Shrirangia

Scientific classification
- Kingdom: Plantae
- Clade: Tracheophytes
- Clade: Angiosperms
- Clade: Eudicots
- Clade: Asterids
- Order: Apiales
- Family: Apiaceae
- Genus: Shrirangia Gosavi, Madhav & Chandore
- Species: S. concanensis
- Binomial name: Shrirangia concanensis Gosavi, Madhav & Chandore

= Shrirangia =

- Genus: Shrirangia
- Species: concanensis
- Authority: Gosavi, Madhav & Chandore
- Parent authority: Gosavi, Madhav & Chandore

Genus of flowering plants

Shrirangia is a genus of flowering plants in the family Apiaceae. It includes a single species, Shrirangia concanensis, which is endemic to Maharashtra state in western India. It is a slender-stemmed perennial herb, 10–50 cm tall, which grows from a tuberous root.

It is found on low-elevation lateritic plateaus in the Ratnagiri and Sindhudurg districts in the Konkan region of Maharashtra.

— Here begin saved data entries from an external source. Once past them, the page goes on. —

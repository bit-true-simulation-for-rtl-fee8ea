// bpsk_rx_top: bit-true BPSK receiver chain with run-time word length masks,
// reached over a serial link for hardware-in-the-loop word length search.
//
// Chain:  uart_rx -> hil_ctrl -> dm_coarse_freq -> mm_timing_sync ->
//         costas_loop -> hil_ctrl -> uart_tx
//   * dm_coarse_freq: delay-and-multiply coarse carrier offset removal
//     (Q8.16, 4 samples per symbol, whole packet buffered);
//   * mm_timing_sync: Mueller & Muller timing recovery, 4 samples per symbol
//     down to 1 (Q8.16);
//   * costas_loop: fine frequency / phase correction (Q8.12).  The four
//     lowest fraction bits of the timing output are dropped on the way in.
// Every masked operand of the chain has a byte register, loaded by the host
// at the start of each run, that clears that many fractional LSBs:
//   masks[13:0]  coarse frequency (8 own, rotate CORDIC x y z, atan CORDIC x y z)
//   masks[18:14] timing sync (x, y, mu, input, mmVal)
//   masks[26:19] Costas loop (phase, frequency, error, input, output,
//                rotate CORDIC x y z)
//
// The three blocks, their order, their fraction widths, the serial link at
// 9600 baud 8N1 and the run protocol follow the document, which built and
// measured each block on its own; joining them into one chain behind one
// serial link, the clock frequency and the packet length default (16
// preamble bits plus 10 bytes, 4 samples per symbol, 42-tap pulse shaping:
// 96 * 4 + 41 = 425 samples) are this design's choices.
//
// Beside the chain, and independent of it, sits costas_hil: the Costas loop
// alone behind a second serial link, the configuration the document ran in
// hardware-in-the-loop (81-sample packets, 8 masks).  It shares only the
// clock and reset.
//
// Interface: a clock, an active-low reset and the two serial lines; `runs`
// counts completed runs, and the offset estimate and the Costas loop state
// are brought out for observation.  The Costas loop's last flag is left
// open: a run ends when the whole chain is idle.
module bpsk_rx_top
  import fxp_pkg::*;
#(
  parameter int CLK_HZ      = 50_000_000,
  parameter int BAUD        = 9600,
  parameter int N_SAMPLES   = 425,
  parameter int MAX_SAMPLES = 512,
  parameter int SPS         = 4,
  parameter int ITER        = 16,
  parameter int FWL_DM      = 16,
  parameter int FWL_MM      = 16,
  parameter int FWL_CL      = 12,
  parameter int N_SAMPLES_HIL = 81
) (
  input  logic        clk,
  input  logic        rst_n,
  input  logic        uart_rxd,
  output logic        uart_txd,
  output logic [15:0] runs,
  output logic signed [IWL+FWL_DM-1:0] dm_fs_error,  // coarse offset estimate, fsError
  output logic signed [IWL+FWL_CL-1:0] cl_phase,     // Costas loop phase
  output logic signed [IWL+FWL_CL-1:0] cl_freq,      // Costas loop frequency
  // Costas loop alone on its own serial link
  input  logic        hil_uart_rxd,
  output logic        hil_uart_txd,
  output logic [15:0] hil_runs,
  output logic signed [IWL+FWL_CL-1:0] hil_phase,
  output logic signed [IWL+FWL_CL-1:0] hil_freq
);
  localparam int N_MASKS = 27;
  localparam int W_DM = IWL + FWL_DM;
  localparam int W_MM = IWL + FWL_MM;
  localparam int W_CL = IWL + FWL_CL;

  logic       rx_valid, tx_valid, tx_ready;
  logic [7:0] rx_data, tx_data;

  uart_rx #(.CLK_HZ(CLK_HZ), .BAUD(BAUD)) u_rx (
    .clk, .rst_n, .rxd(uart_rxd), .valid(rx_valid), .data(rx_data));
  uart_tx #(.CLK_HZ(CLK_HZ), .BAUD(BAUD)) u_tx (
    .clk, .rst_n, .valid(tx_valid), .ready(tx_ready), .data(tx_data), .txd(uart_txd));

  mask_t [N_MASKS-1:0] masks;
  logic clear, chain_busy;

  // hil -> coarse frequency
  logic s_valid, s_ready, s_last;
  logic signed [W_DM-1:0] s_re, s_im;
  // coarse frequency -> timing
  logic d_valid, d_ready, d_last, d_busy;
  logic signed [W_DM-1:0] d_re, d_im;
  // timing -> Costas
  logic m_valid, m_ready, m_last, m_busy;
  logic signed [W_MM-1:0] m_re, m_im;
  // Costas -> hil
  logic c_valid, c_ready, c_busy;
  logic signed [W_CL-1:0] c_re, c_im;

  hil_ctrl #(.N_MASKS(N_MASKS), .N_SAMPLES(N_SAMPLES), .IN_FWL(FWL_DM), .OUT_FWL(FWL_CL)) u_hil (
    .clk, .rst_n,
    .rx_valid, .rx_data, .tx_valid, .tx_ready, .tx_data,
    .masks, .clear, .chain_busy,
    .s_valid, .s_ready, .s_re, .s_im, .s_last,
    .r_valid(c_valid), .r_ready(c_ready), .r_re(c_re), .r_im(c_im),
    .runs);

  dm_coarse_freq #(.W(W_DM), .FWL(FWL_DM), .SPS(SPS), .MAX_SAMPLES(MAX_SAMPLES), .ITER(ITER)) u_dm (
    .clk, .rst_n, .clear, .masks(masks[13:0]),
    .in_valid(s_valid), .in_ready(s_ready), .in_re(s_re), .in_im(s_im), .in_last(s_last),
    .out_valid(d_valid), .out_ready(d_ready), .out_re(d_re), .out_im(d_im), .out_last(d_last),
    .busy(d_busy), .fs_error(dm_fs_error));

  mm_timing_sync #(.W(W_MM), .FWL(FWL_MM), .SPS(SPS)) u_mm (
    .clk, .rst_n, .clear, .masks(masks[18:14]),
    .in_valid(d_valid), .in_ready(d_ready), .in_re(W_MM'(d_re) <<< (FWL_MM - FWL_DM)),
    .in_im(W_MM'(d_im) <<< (FWL_MM - FWL_DM)), .in_last(d_last),
    .out_valid(m_valid), .out_ready(m_ready), .out_re(m_re), .out_im(m_im), .out_last(m_last),
    .busy(m_busy));

  costas_loop #(.W(W_CL), .FWL(FWL_CL), .ITER(ITER)) u_cl (
    .clk, .rst_n, .clear, .masks(masks[26:19]),
    .in_valid(m_valid), .in_ready(m_ready),
    .in_re(W_CL'(m_re >>> (FWL_MM - FWL_CL))), .in_im(W_CL'(m_im >>> (FWL_MM - FWL_CL))),
    .in_last(m_last),
    .out_valid(c_valid), .out_ready(c_ready), .out_re(c_re), .out_im(c_im), .out_last(),
    .busy(c_busy), .phase(cl_phase), .freq(cl_freq));

  assign chain_busy = d_busy || m_busy || c_busy || d_valid || m_valid || c_valid;

  costas_hil #(.CLK_HZ(CLK_HZ), .BAUD(BAUD), .N_SAMPLES(N_SAMPLES_HIL), .ITER(ITER), .FWL(FWL_CL)) u_hil_cl (
    .clk, .rst_n, .uart_rxd(hil_uart_rxd), .uart_txd(hil_uart_txd), .runs(hil_runs),
    .phase(hil_phase), .freq(hil_freq));
endmodule
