// tb_bpsk_rx_top: end-to-end test of the receiver over its serial link.
//
// The testbench plays the host computer: it waits for the start bytes,
// sends the 27 mask bytes and one packet of 425 complex samples in the
// 3-byte serial format, and collects the result samples.  The packet is
// BPSK at 4 samples per symbol (16 alternating preamble symbols, then
// random data), shaped with a cos^2 pulse, delayed by a fraction of a
// sample and given a carrier offset of W_OFF rad/sample.  The clock is
// lowered to 16 clocks per bit to keep the run short; all other parameters
// are the defaults.
//
// Run 1, all masks 0: the coarse estimate must match the offset, about one
// result per symbol must come back, and the hard decisions of the results,
// at the best lag and sign (BPSK has a 180 degree ambiguity), must match
// the transmitted data.  Run 2 repeats this with a smaller offset.  Run 3
// sends the packet of run 2 with the coarse offset estimate masked to zero
// fractional bits (coarse correction off), so the Costas loop has to chase
// the whole offset; the results must differ from run 2.
// Counted mechanisms, each must occur: runs, coarse correction, timing
// step changes in both directions, back-pressure from the serial
// transmitter into the chain, and a mask changing the results.  Costas
// phase wraps are counted and reported only (the unit test covers them).
// At the same time a second host drives the stand-alone Costas loop on
// the second serial link through one 81-symbol run (see below).
module tb_bpsk_rx_top;
  localparam int  BAUD = 9600, CLK_HZ = 16 * 9600, DIV = CLK_HZ / BAUD;
  localparam int  NS = 425, SPS = 4, NSYM = 96, NM = 27;
  localparam real W_OFF = 0.03, TAU = 1.5, PH0 = 0.5, W_OFF2 = 0.005, PH02 = 1.5;
  localparam real PI = 3.14159265358979;

  logic clk = 0, rst_n = 0, rxd = 1, txd;
  logic [15:0] runs;
  logic signed [23:0] dm_fs_error;
  logic signed [19:0] cl_phase, cl_freq;
  int checks = 0, failures = 0;
  logic rxd2 = 1, txd2, hil2_done = 0;
  logic [15:0] hil2_runs;

  bpsk_rx_top #(.CLK_HZ(CLK_HZ)) dut (.clk, .rst_n, .uart_rxd(rxd), .uart_txd(txd), .runs,
                                      .dm_fs_error, .cl_phase, .cl_freq,
    .hil_uart_rxd(rxd2), .hil_uart_txd(txd2), .hil_runs(hil2_runs), .hil_phase(), .hil_freq());

  always #5 clk = ~clk;

  // ---- host serial port -------------------------------------------------
  byte unsigned rxq[$];
  initial begin
    byte unsigned b;
    forever begin
      @(negedge txd);
      repeat (DIV / 2) @(posedge clk);
      for (int k = 0; k < 8; k++) begin
        repeat (DIV) @(posedge clk);
        b[k] = txd;
      end
      repeat (DIV) @(posedge clk);
      rxq.push_back(b);
    end
  end

  task automatic send(byte unsigned b);
    logic [9:0] f;
    f = {1'b1, b, 1'b0};
    for (int k = 0; k < 10; k++) begin
      rxd = f[k];
      repeat (DIV) @(posedge clk);
    end
  endtask

  task automatic send_q(real v);
    logic [23:0] w;
    w = 24'($rtoi(v * 65536.0));
    send(w[23:16]); send(w[15:8]); send(w[7:0]);
  endtask

  // ---- mechanism counters -------------------------------------------------
  int n_short = 0, n_long = 0, n_wrap = 0, n_stall = 0;
  logic signed [19:0] ph_q = 0;
  always @(posedge clk) if (rst_n) begin
    if (dut.u_mm.take && dut.u_mm.step < SPS) n_short++;
    if (dut.u_mm.take && dut.u_mm.step > SPS) n_long++;
    if (dut.c_valid && !dut.c_ready) n_stall++;
    ph_q <= cl_phase;
    if ((ph_q > 20'sd10240 && cl_phase < -20'sd10240) || (ph_q < -20'sd10240 && cl_phase > 20'sd10240))
      n_wrap++;
  end

  // ---- second serial link: the Costas loop alone --------------------------
  // One run of 81 symbols (one sample per symbol, residual carrier 0.02
  // rad/symbol), no masks, sent while the receiver chain is busy with its
  // own runs.  All 81 results must come back and their decisions, after
  // symbol 20, must match the data up to the BPSK sign.
  byte unsigned rxq2[$];

  initial begin
    byte unsigned b;
    forever begin
      @(negedge txd2);
      repeat (DIV / 2) @(posedge clk);
      for (int k = 0; k < 8; k++) begin
        repeat (DIV) @(posedge clk);
        b[k] = txd2;
      end
      repeat (DIV) @(posedge clk);
      rxq2.push_back(b);
    end
  end

  task automatic send2(byte unsigned b);
    logic [9:0] f;
    f = {1'b1, b, 1'b0};
    for (int k = 0; k < 10; k++) begin
      rxd2 = f[k];
      repeat (DIV) @(posedge clk);
    end
  endtask

  initial begin
    int b2[81], ok, to;
    logic [23:0] w;
    real v;
    @(posedge rst_n);
    for (int n = 0; n < 81; n++) b2[n] = $urandom % 2;
    to = 0;
    while (rxq2.size() < 5 && to < 200 * DIV) begin @(posedge clk); to++; end
    for (int k = 0; k < 5; k++) begin
      checks++;
      if (rxq2.size() == 0 || rxq2[0] != 8'hA5) begin failures++; $display("costas link: no start byte"); end
      if (rxq2.size()) void'(rxq2.pop_front());
    end
    for (int k = 0; k < 8; k++) send2(8'd0);
    for (int n = 0; n < 81; n++)
      for (int part = 0; part < 2; part++) begin
        v = 0.9 * (b2[n] ? 1.0 : -1.0) * (part ? $sin(0.6 + 0.02 * n) : $cos(0.6 + 0.02 * n));
        w = 24'($rtoi(v * 65536.0));
        send2(w[23:16]); send2(w[15:8]); send2(w[7:0]);
      end
    to = 0;
    while (hil2_runs == 0 && to < 2000 * DIV) begin @(posedge clk); to++; end
    checks++;
    if (rxq2.size() != 6 * 81) begin failures++; $display("costas link: %0d result bytes", rxq2.size()); end
    ok = 0;
    for (int n = 0; n < 81 && rxq2.size() >= 6; n++) begin
      if (n >= 20 && (($signed({rxq2[0], rxq2[1], rxq2[2]}) > 0) == (b2[n] != 0))) ok++;
      repeat (6) void'(rxq2.pop_front());
    end
    if (ok < 61 - ok) ok = 61 - ok;
    $display("costas link: run done, decisions match %0d of 61", ok);
    checks++;
    if (ok < 60) failures++;
    hil2_done = 1;
  end

  // ---- one run ----------------------------------------------------------
  int bits[NSYM];
  real res_re[$], res_im[$];

  task automatic wait_start();
    int t = 0;
    while (rxq.size() < 5 && t < 200 * DIV) begin @(posedge clk); t++; end
    for (int k = 0; k < 5; k++) begin
      checks++;
      if (rxq.size() == 0 || rxq[0] != 8'hA5) begin failures++; $display("no start byte"); end
      if (rxq.size()) void'(rxq.pop_front());
    end
  endtask

  task automatic run(byte unsigned m[NM], real w_off, real ph0);
    real v, t, sr[NS], si[NS];
    logic [15:0] r0;
    int to;
    for (int n = 0; n < NS; n++) begin
      v = 0;
      for (int k = 0; k < NSYM; k++) begin
        t = real'(n) - real'(SPS * k) - TAU - 4.0;
        if (t > -4.0 && t < 4.0) v += (bits[k] ? 1.0 : -1.0) * $cos(PI * t / 8.0) ** 2;
      end
      sr[n] = 0.8 * v * $cos(w_off * n + ph0);
      si[n] = 0.8 * v * $sin(w_off * n + ph0);
    end
    wait_start();
    r0 = runs;
    foreach (m[k]) send(m[k]);
    for (int n = 0; n < NS; n++) begin send_q(sr[n]); send_q(si[n]); end
    to = 0;
    while (runs == r0 && to < 20000 * DIV) begin @(posedge clk); to++; end
    checks++;
    if (runs == r0) begin failures++; $display("run did not end"); end
    checks++;
    if (rxq.size() % 6 != 0) begin failures++; $display("%0d result bytes", rxq.size()); end
    res_re.delete(); res_im.delete();
    while (rxq.size() >= 6) begin
      res_re.push_back(real'($signed({rxq[0], rxq[1], rxq[2]})) / 65536.0);
      res_im.push_back(real'($signed({rxq[3], rxq[4], rxq[5]})) / 65536.0);
      repeat (6) void'(rxq.pop_front());
    end
  endtask

  // best fraction of data symbols matched by the decisions, over lags and sign
  function automatic real match();
    real best = 0, f;
    int ok, tot;
    for (int lag = -4; lag <= 4; lag++)
      for (int sgn = 0; sgn < 2; sgn++) begin
        ok = 0; tot = 0;
        for (int j = 30; j < res_re.size(); j++) begin
          int k = j + lag;
          if (k >= 16 && k < NSYM) begin
            tot++;
            if (((res_re[j] > 0) ^ sgn[0]) == bits[k][0]) ok++;
          end
        end
        f = (tot > 40) ? real'(ok) / real'(tot) : 0.0;
        if (f > best) best = f;
      end
    return best;
  endfunction

  // mean magnitude of the in-phase part of the later results; with the
  // loops settled this is near the transmitted amplitude 0.8 (lower by the
  // residual timing and phase error)
  function automatic real amp();
    real a = 0;
    int n = 0;
    for (int j = 30; j < res_re.size(); j++) begin
      a += (res_re[j] < 0) ? -res_re[j] : res_re[j];
      n++;
    end
    return (n > 0) ? a / real'(n) : 0.0;
  endfunction

  initial begin
    byte unsigned m[NM];
    real run1_re[$], est, f;
    int differ;
    for (int k = 0; k < NSYM; k++) bits[k] = (k < 16) ? (k % 2 == 0) : ($urandom % 2);
    repeat (5) @(posedge clk); #1 rst_n = 1;

    // run 1: full precision
    foreach (m[k]) m[k] = 0;
    run(m, W_OFF, PH0);
    est = real'(dm_fs_error) / 65536.0;
    checks++;
    if (est < 0.9 * W_OFF * SPS / (2.0 * PI) || est > 1.1 * W_OFF * SPS / (2.0 * PI)) begin
      failures++; $display("coarse estimate %f, offset %f", est, W_OFF * SPS / (2.0 * PI));
    end
    checks++;
    if (res_re.size() < NSYM - 6 || res_re.size() > NSYM + 14) begin
      failures++; $display("%0d results for %0d symbols", res_re.size(), NSYM);
    end
    f = match();
    $display("run 1: %0d results, fsError %f, decisions match %0.1f%%", res_re.size(), est, 100.0 * f);
    checks++;
    if (f < 0.95) failures++;
    checks++;
    if (amp() < 0.5 || amp() > 0.95) failures++;
    $display("result amplitude %f", amp());

    // run 2: a smaller offset, full precision
    run(m, W_OFF2, PH02);
    f = match();
    $display("run 2: %0d results, fsError %f, decisions match %0.1f%%", res_re.size(),
             real'(dm_fs_error) / 65536.0, 100.0 * f);
    checks++;
    if (f < 0.95) failures++;
    run1_re = res_re;

    // run 3: the same packet with the coarse estimate masked to its integer
    // part, so the Costas loop alone follows the offset (the results must
    // change; whether its phase wraps around +-pi is reported, not required)
    m[3] = 8'd16;
    run(m, W_OFF2, PH02);
    checks++;
    if (dm_fs_error != 0) begin failures++; $display("masked estimate not zero"); end
    differ = 0;
    foreach (res_re[j]) if (j < run1_re.size() && res_re[j] != run1_re[j]) differ++;
    checks++;
    if (differ == 0) begin failures++; $display("masking changed nothing"); end
    $display("run 3: %0d results, %0d differ from run 2", res_re.size(), differ);

    $display("mechanisms: runs=%0d coarse_est=%0d step_short=%0d step_long=%0d phase_wraps=%0d tx_stall_cycles=%0d",
             runs, est != 0, n_short, n_long, n_wrap, n_stall);
    checks++; if (runs < 3)    failures++;
    checks++; if (est == 0)    failures++;
    checks++; if (n_short == 0) failures++;
    checks++; if (n_long == 0)  failures++;
    checks++; if (n_stall == 0) failures++;
    wait (hil2_done);
    wait_start();
    $display("TB_RESULT checks=%0d failures=%0d", checks, failures);
    $finish;
  end

  initial begin
    repeat (30_000_000) @(posedge clk);
    failures++;
    $display("watchdog expired");
    $display("TB_RESULT checks=%0d failures=%0d", checks, failures);
    $finish;
  end
endmodule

It grows in the shade of trees and shrubs including Holarrhena pubescens, Breynia retusa, Leea asiatica, Memecylon umbellatum, and Microcos paniculata, often in association with Dioscorea bulbifera, Dipcadi concanense, Flemingia tuberosa, Impatiens minor, Ischaemum sp., Neuracanthus sphaerostachyus, Rostellularia sp., Sida sp., Senecio belgaumensis, and Theriophonum dalzellii.

The genus and species were first described in 2022 by Gosavi, Madhav and Chandore. It has morphological affinities with genus Chamaesium H.Wolff., which is native to the Himalayas, and Karnataka P.K.Mukh. & Constance which is also native to western India. The genus name honors Dr. Shrirang Ramchandra Yadav, an Indian botanist and professor in the Department of Botany at Shivaji University, Kolhapur. The species epithet is derived from the Konkan region of Maharashtra where the species was found.